There is a window for each of the nine cities in Sonoma County — Rohnert Park and Cotati are combined — as well as Monte Rio and Bodega Bay representing the Russian River region and the coast.

“We did a ton of back-end leg work, searching The Press Democrat archives,” Coco Tafoya said. “We wanted to do some vintage images but we also wanted to mix that with the new and modern. Finding the images and making sure they were high enough resolution that they would look good blown up ultimately took us awhile.” A photographer, she took some of the photos herself, including the pickup truck with a couple of waving kids in back — her own — on the Monte Rio collage.

Another was the familiar “Welcome to Sebastopol” sign, a nod to her father.

“I tried to incorporate some personal touches,” she said. “I grew up in Sebastopol and my dad also was a graphic designer. He was commissioned to paint the four signs at the entrances to Sebastopol. He designed, constructed and painted them in our garage in the 1980s.”

Daughter Lily, a 2024 graduate of Santa Rosa High School and its ArtQuest program, as well as a former Artstart intern, had some experience in collage. She helped by recoloring images, cutting out iconic buildings and helping to organize the various images for each city in a way that made sense.

While wine and grape growing predominates through much of the county, the Tafoyas tried hard to find imagery that went beyond that: a saxophone player for Healdsburg, home of the Healdsburg Jazz Festival; oranges and old postcards for Cloverdale and its history of growing citrus; a mariachi player and Luther Burbank in Santa Rosa; and the pink and white candy-striped home of Patrick’s Salt Water Taffy in Bodega Bay.

Niday and Tafoya said care was taken to be inclusive.

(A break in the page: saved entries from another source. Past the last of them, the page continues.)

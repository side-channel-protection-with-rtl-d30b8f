// ttest_acc: Welch t-test accumulator for simulated leakage traces.
//
// Collects traces of up to NS samples into two groups (group 0 and group 1)
// as running sums and sums of squares per sample, and reports per sample
//   t = (mu1 - mu0) / sqrt(var1/n1 + var0/n0)
// with unbiased sample variances. A sample whose two groups both have zero
// variance yields t = 0 if the means agree and +/-1e9 otherwise. Used only by
// the testbenches; not synthesizable.
module ttest_acc #(
  parameter int NS = 512
) ();
  real s [2][NS];
  real q [2][NS];
  int  n [2];

  function automatic void clear();
    for (int g = 0; g < 2; g++) begin
      n[g] = 0;
      for (int i = 0; i < NS; i++) begin s[g][i] = 0.0; q[g][i] = 0.0; end
    end
  endfunction

  function automatic void add_sample(input int g, input int i, input real v);
    s[g][i] += v;
    q[g][i] += v * v;
  endfunction

  function automatic void end_trace(input int g);
    n[g]++;
  endfunction

  function automatic real t_at(input int i);
    real m0, m1, v0, v1, den;
    m0 = s[0][i] / n[0];
    m1 = s[1][i] / n[1];
    v0 = (q[0][i] - n[0] * m0 * m0) / (n[0] - 1);
    v1 = (q[1][i] - n[1] * m1 * m1) / (n[1] - 1);
    if (v0 < 0.0) v0 = 0.0;
    if (v1 < 0.0) v1 = 0.0;
    den = v1 / n[1] + v0 / n[0];
    if (den <= 1.0e-12) return (m1 == m0) ? 0.0 : ((m1 > m0) ? 1.0e9 : -1.0e9);
    return (m1 - m0) / $sqrt(den);
  endfunction

  function automatic real max_abs_t(input int ns_used);
    real mx, t;
    mx = 0.0;
    for (int i = 0; i < ns_used; i++) begin
      t = t_at(i);
      if (t < 0.0) t = -t;
      if (t > mx) mx = t;
    end
    return mx;
  endfunction
endmodule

“We wanted not only to reflect the diversity of the different communities but the diversity within the county,” Niday said. “We wanted to make sure we reflected the Native American presence and to get that right.”

A Pomo artist was consulted to ensure that images like a Pomo basket in the Rohnert Park/Cotati mural was accurate to the tribe.

Each collage was printed on adhesive vinyl by Signarama and affixed like a gallery to the building’s windows facing Fifth Street, offering privacy to people working inside the building. They can see out but those on the outside cannot see in.

The building, once home to the old Greyhound Bus station, had been freshly remodeled when Sonoma Media Investments moved there in 2022. But the outside needed a makeover too, Niday said.

Asherah Weiss, a programs director for Artstart, said the vinyl collages broke new ground for the organization, which had overseen painted murals on buildings but never worked with the digital arts.

“Lily turns out to be an incredible collage artist and Coco an incredible digital artist, photographer and stylist,” she said. ”Their collaboration was beautiful. As a mother-daughter team they know each other already so well and they were able to learn from each other and bring their unique skill sets to the project.“

Niday said the window gallery synchronizes with the mission of a local press. “It does what we do as a newspaper; it holds up a mirror to our community and reflects back the best we have to offer.”